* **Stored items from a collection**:
__________________________________________________

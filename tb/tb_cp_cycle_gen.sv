// Testbench for cp_cycle_gen: a model CAMAC station answers every command
// with R = a function of N, A, F and Q = X = 1.  Checks: no Dataway activity
// before the bus grant; normal cycle strobes S1 at 200-400 ns and S2 at
// 600-800 ns with Busy for 1000 ns (20 clocks); the short cycle has S1 at
// 200-300 ns, no S2 and ends at 350 ns (7 clocks); R/Q/X are taken during
// S1; Z and C cycles raise Z (with I) or C and no N; multi-cycle mode keeps
// Busy and the bus between cycles without a new arbitration.
module tb_cp_cycle_gen;
  import acc_pkg::*;
  logic clk = 0, rst = 1;
  logic start = 0, short_cyc = 0, mc = 0, do_z = 0, do_c = 0, i_hold = 0;
  logic [4:0] n = 0, f = 0;
  logic [3:0] a = 0;
  logic [23:0] w = 0, r;
  logic cyc, done, q, x, acb_req, acb_grant = 0, acb_acl = 0;
  acb_cmd_t dw;
  dw_rsp_t dw_in;
  always #25 clk = ~clk;
  `include "tb_util.svh"

  cp_cycle_gen dut (.clk, .rst, .start, .n, .a, .f, .w, .short_cyc, .mc, .do_z, .do_c, .i_hold,
                    .cyc, .done, .r, .q, .x, .acb_req, .acb_grant, .acb_acl, .dw, .dw_in);

  // independent station model: answers while addressed (N nonzero), read
  // data depends only on the command lines
  function automatic logic [23:0] resp_of(input logic [4:0] nn, input logic [3:0] aa, input logic [4:0] ff);
    return {nn, aa, ff, 10'h2A5} ^ 24'h5A5A5A;
  endfunction
  always_comb begin
    dw_in = DW_RSP_IDLE;
    if (dw.n != 0) begin
      dw_in.r = resp_of(dw.n, dw.a, dw.f);
      dw_in.q = 1'b1;
      dw_in.x = 1'b1;
    end
  end

  initial begin
    repeat (100000) @(posedge clk);
    failures++; finish_tb();
  end

  // record strobe timing in clocks after the first clock of Busy
  int t_b, t_s1on, t_s1off, t_s2on, t_s2off, t_end, t_done, n_s2;
  bit saw_n_in_zc, saw_i_in_z, saw_z, saw_c;
  task automatic run_cycle(input bit sc, input bit z, input bit c, input logic [4:0] nn,
                           input logic [3:0] aa, input logic [4:0] ff, input logic [23:0] ww,
                           input int grant_delay);
    int k = 0;
    bit seen_b = 0, prev_b = 0, prev_s1 = 0, prev_s2 = 0;
    t_b = -1; t_s1on = -1; t_s1off = -1; t_s2on = -1; t_s2off = -1; t_end = -1; t_done = -1; n_s2 = 0;
    saw_n_in_zc = 0; saw_i_in_z = 0; saw_z = 0; saw_c = 0;
    @(negedge clk);
    start = 1; short_cyc = sc; do_z = z; do_c = c; n = nn; a = aa; f = ff; w = ww;
    @(negedge clk); start = 0;
    fork
      begin
        repeat (grant_delay) begin
          @(posedge clk); #1;
          if (!mc || !acb_grant) check(!dw.b && !dw.s1, "no Dataway activity before grant");
        end
        @(negedge clk); acb_grant = 1;
      end
      begin
        while (k < 200 && t_done < 0) begin
          @(posedge clk); #1;
          if (dw.b && !seen_b && (dw.s1 || dw.s2 || dw.n != 0 || dw.z || dw.c || t_b < 0)) begin
            seen_b = 1; t_b = k;
          end
          if (seen_b) begin
            if (dw.s1 && !prev_s1) t_s1on = k - t_b;
            if (!dw.s1 && prev_s1) t_s1off = k - t_b;
            if (dw.s2 && !prev_s2) begin t_s2on = k - t_b; n_s2++; end
            if (!dw.s2 && prev_s2) t_s2off = k - t_b;
            if ((z || c) && dw.n != 0) saw_n_in_zc = 1;
            if (dw.z) begin saw_z = 1; if (dw.i) saw_i_in_z = 1; end
            if (dw.c) saw_c = 1;
          end
          if (done) t_done = k - t_b;   // Busy ends on the same edge
          prev_s1 = dw.s1; prev_s2 = dw.s2;
          k++;
        end
      end
    join
  endtask

  logic [23:0] ww;
  initial begin
    repeat (3) @(negedge clk); rst = 0;
    // normal cycles with random commands
    for (int j = 0; j < 10; j++) begin
      ww = 24'($urandom);
      run_cycle(0, 0, 0, 5'(1 + $urandom % 23), 4'($urandom), 5'($urandom), ww, 3 + j);
      check(t_s1on == 4 && t_s1off == 8, $sformatf("normal S1 %0d-%0d clocks", t_s1on, t_s1off));
      check(t_s2on == 12 && t_s2off == 16 && n_s2 == 1, $sformatf("normal S2 %0d-%0d", t_s2on, t_s2off));
      check(t_done == 20, $sformatf("normal cycle %0d clocks (1000 ns)", t_done));
      check(r == resp_of(n, a, f) && q && x, "R Q X captured");
      acb_grant = 0;
    end
    // short cycles
    for (int j = 0; j < 5; j++) begin
      run_cycle(1, 0, 0, 5'(1 + $urandom % 23), 4'($urandom), 5'($urandom), 24'($urandom), 2);
      check(t_s1on == 4 && t_s1off == 6, $sformatf("short S1 %0d-%0d", t_s1on, t_s1off));
      check(n_s2 == 0, "short cycle has no S2");
      check(t_done == 7, $sformatf("short cycle %0d clocks (350 ns)", t_done));
      check(r == resp_of(n, a, f) && q && x, "short cycle read");
      acb_grant = 0;
    end
    // Z and C cycles (normal timing even in short mode)
    run_cycle(1, 1, 0, 5'd3, 4'd1, 5'd0, 24'h0, 2);
    check(saw_z && saw_i_in_z && !saw_n_in_zc, "Z with I, no station");
    check(t_s2on == 12 && t_done == 20, "Z cycle has normal timing and S2");
    acb_grant = 0;
    run_cycle(0, 0, 1, 5'd3, 4'd1, 5'd0, 24'h0, 2);
    check(saw_c && !saw_z && !saw_n_in_zc, "C, no station");
    acb_grant = 0;
    // inhibit hold follows the I bit
    i_hold = 1; #1; check(dw.i, "I line held"); i_hold = 0; #1; check(!dw.i, "I line released");
    // multi-cycle mode: Busy stays up, second cycle starts without arbitration
    mc = 1;
    run_cycle(0, 0, 0, 5'd5, 4'd0, 5'd0, 24'h0, 2);
    check(t_done == 20, "first multi-cycle");
    repeat (3) @(posedge clk);
    #1; check(dw.b && acb_req, "Busy and bus request held between cycles");
    @(negedge clk); acb_grant = 0;            // grant no longer needed in hold
    start = 1; n = 5'd6; a = 0; f = 0; do_z = 0; do_c = 0; short_cyc = 0;
    @(negedge clk); start = 0;
    repeat (25) @(posedge clk);
    check(r == resp_of(5'd6, 4'd0, 5'd0), "second multi-cycle ran without a grant");
    @(negedge clk); mc = 0;
    @(negedge clk); @(negedge clk);
    check(!dw.b && !acb_req, "bus released when MC clears");
    finish_tb();
  end
endmodule
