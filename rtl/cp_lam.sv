// cp_lam: the two LAM paths of the Control Port.
//
// Path 1 (processor interrupts, enabled by EI1): the 23 LAM lines L1-L23 are
// priority encoded, L1 highest, into a 5-bit code: 0 when no LAM is set,
// otherwise 24 - n for the highest-priority LAM Ln (L23 gives 1, L1 gives
// 23).  The code addresses a 64 x 1 mask RAM; when the addressed bit is 1
// the port requests an interrupt with vector 400 + 4*code (octal 400 is the
// error vector, 404 is L23, 534 is L1), exactly the document's table.  As
// the mask is addressed by the encoded pattern, a masked-off LAM also hides
// any lower-priority one behind it.
//
// Path 2 (SPU LAM bus, enabled by EI2): six LAM lines chosen by a patch
// (parameter SL_STATION) form a 6-bit pattern that addresses a second 64 x 1
// mask RAM; when the addressed bit is 1 the six LAMs are driven onto the six
// special LAM lines of the ACC bus, where the SPU can test them.  With board
// switch 4 closed (`sw4_open` = 0) every pattern is enabled.  The lines
// follow a LAM within one clock (50 ns; the document asks for 100 ns).
//
// Mask access: the Control Port writes or reads one bit at a 6-bit location.
// A mask is written only while its path's enable (EI1 or EI2) is set, as the
// document asks users to do; gating the write with the enable is this
// design's reading of that rule.  Masks are not cleared by reset.
module cp_lam
  import acc_pkg::*;
#(
  parameter int SL_STATION [6] = '{1, 2, 3, 4, 5, 6}
) (
  input  logic        clk,
  input  logic        rst,
  input  logic [23:0] lam,        // lam[k] = L(k+1)
  input  logic        ei1,
  input  logic        ei2,
  input  logic        sw4_open,
  // mask RAM access
  input  logic        m_we,
  input  logic        m_sel2,     // 0: interrupt mask, 1: SPU-LAM mask
  input  logic [5:0]  m_addr,
  input  logic        m_wbit,
  output logic        m_rbit,
  // path 1
  output logic        irq,
  output logic [8:0]  vector,
  output logic [4:0]  code,
  // path 2
  output logic [5:0]  sl          // sl[k] = special LAM k+1
);
  logic [63:0] mask1, mask2;
  logic [5:0]  pattern;

  // priority encoder, L1 highest
  always_comb begin
    code = 5'd0;
    for (int k = 22; k >= 0; k--)
      if (lam[k]) code = 5'(23 - k);
  end

  always_comb
    for (int j = 0; j < 6; j++) pattern[j] = lam[SL_STATION[j] - 1];

  always_ff @(posedge clk) begin
    if (m_we) begin
      if (!m_sel2 && ei1) mask1[m_addr] <= m_wbit;
      if ( m_sel2 && ei2) mask2[m_addr] <= m_wbit;
    end
  end

  assign m_rbit = m_sel2 ? mask2[m_addr] : mask1[m_addr];
  assign vector = VEC_LAM_BASE + {2'b00, code, 2'b00};
  assign irq    = ei1 && (code != 5'd0) && mask1[{1'b0, code}];

  always_ff @(posedge clk) begin
    if (rst) sl <= '0;
    else     sl <= (ei2 && (mask2[pattern] || !sw4_open)) ? pattern : 6'b0;
  end
endmodule
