// Testbench for cp_lam: fills the interrupt mask with all ones and checks
// the document's vector table (L1 -> 534 ... L23 -> 404, 400 for none),
// the priority of L1 over later LAMs, masking of single codes, the EI1
// enable, and the SPU-LAM path: with the mask bit of a pattern set (or
// switch 4 closed) the six patched LAMs appear on the special lines,
// otherwise the lines stay low.
module tb_cp_lam;
  import acc_pkg::*;
  logic clk = 0, rst = 1;
  logic [23:0] lam = 0;
  logic ei1 = 0, ei2 = 0, sw4_open = 1;
  logic m_we = 0, m_sel2 = 0, m_wbit = 0, m_rbit;
  logic [5:0] m_addr = 0;
  logic irq;
  logic [8:0] vector;
  logic [4:0] code;
  logic [5:0] sl;
  always #25 clk = ~clk;
  `include "tb_util.svh"

  // special LAMs patched to stations 3, 5, 7, 9, 11, 13
  cp_lam #(.SL_STATION('{3, 5, 7, 9, 11, 13})) dut (
    .clk, .rst, .lam, .ei1, .ei2, .sw4_open, .m_we, .m_sel2, .m_addr, .m_wbit, .m_rbit,
    .irq, .vector, .code, .sl
  );

  initial begin
    repeat (100000) @(posedge clk);
    failures++; finish_tb();
  end

  task automatic wmask(input bit sel2, input int a, input bit v);
    @(negedge clk); m_we = 1; m_sel2 = sel2; m_addr = 6'(a); m_wbit = v;
    @(negedge clk); m_we = 0;
  endtask

  logic [5:0] pat;
  int hi;
  initial begin
    repeat (3) @(negedge clk); rst = 0;
    // masks written while the enables are off are refused
    for (int a = 0; a < 64; a++) wmask(0, a, 0);
    ei1 = 1;
    for (int a = 0; a < 64; a++) wmask(0, a, 1);
    ei1 = 0;
    wmask(0, 5, 0);          // refused: EI1 off
    m_sel2 = 0; m_addr = 5; #1; check(m_rbit == 1, "mask write refused with EI1 off");
    ei1 = 1;
    // vector table
    for (int n = 1; n <= 23; n++) begin
      lam = 24'd1 << (n - 1);
      #1;
      check(vector == 9'(9'o400 + 4 * (24 - n)), $sformatf("L%0d vector %o", n, vector));
      check(irq, $sformatf("L%0d interrupt", n));
    end
    check(9'o534 == 9'(9'o400 + 4 * 23) && 9'o404 == 9'(9'o400 + 4), "table end points");
    lam = 0; #1;
    check(vector == 9'o400 && !irq, "no LAM: vector 400, no interrupt");
    // priority: random patterns, highest priority = lowest station
    repeat (200) begin
      lam = 24'($urandom) & 24'h7FFFFF;
      #1;
      hi = 0;
      for (int n = 23; n >= 1; n--) if (lam[n-1]) hi = n;
      check(code == ((hi == 0) ? 5'd0 : 5'(24 - hi)), "priority code");
    end
    // mask off L2 (code 22)
    wmask(0, 22, 0);
    lam = 24'b110; #1;
    check(!irq && code == 5'd22, "masked L2 hides L3");
    lam = 24'b100; #1;
    check(irq && vector == 9'(9'o400 + 4 * 21), "L3 alone interrupts");
    ei1 = 0; #1;
    check(!irq, "EI1 off: no interrupt");
    // SPU LAM path
    sw4_open = 1;
    ei2 = 1;
    for (int a = 0; a < 64; a++) wmask(1, a, 0);
    wmask(1, 6'b000101, 1);
    lam = 0; lam[2] = 1; lam[6] = 1;              // stations 3 and 7 -> pattern 000101
    @(negedge clk); @(negedge clk);
    check(sl == 6'b000101, "enabled pattern reaches the SPU");
    lam[4] = 1;                                    // pattern 000111 not enabled
    @(negedge clk); @(negedge clk);
    check(sl == 6'b000000, "disabled pattern blocked");
    sw4_open = 0;
    @(negedge clk); @(negedge clk);
    check(sl == 6'b000111, "switch 4 closed enables every pattern");
    ei2 = 0;
    @(negedge clk); @(negedge clk);
    check(sl == 6'b000000, "EI2 off");
    // latency: one clock
    ei2 = 1; lam = 0;
    @(negedge clk); @(negedge clk);
    lam[12] = 1;
    @(posedge clk); #1;
    check(sl == 6'b100000, "special LAM within one clock (50 ns)");
    finish_tb();
  end
endmodule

__________________________________________________

* **Your goal**:
Each line that includes the string "patched" should be copied from the data.

* **Answer**:
// switch 4 closed) the six patched LAMs appear on the special lines,
  // special LAMs patched to stations 3, 5, 7, 9, 11, 13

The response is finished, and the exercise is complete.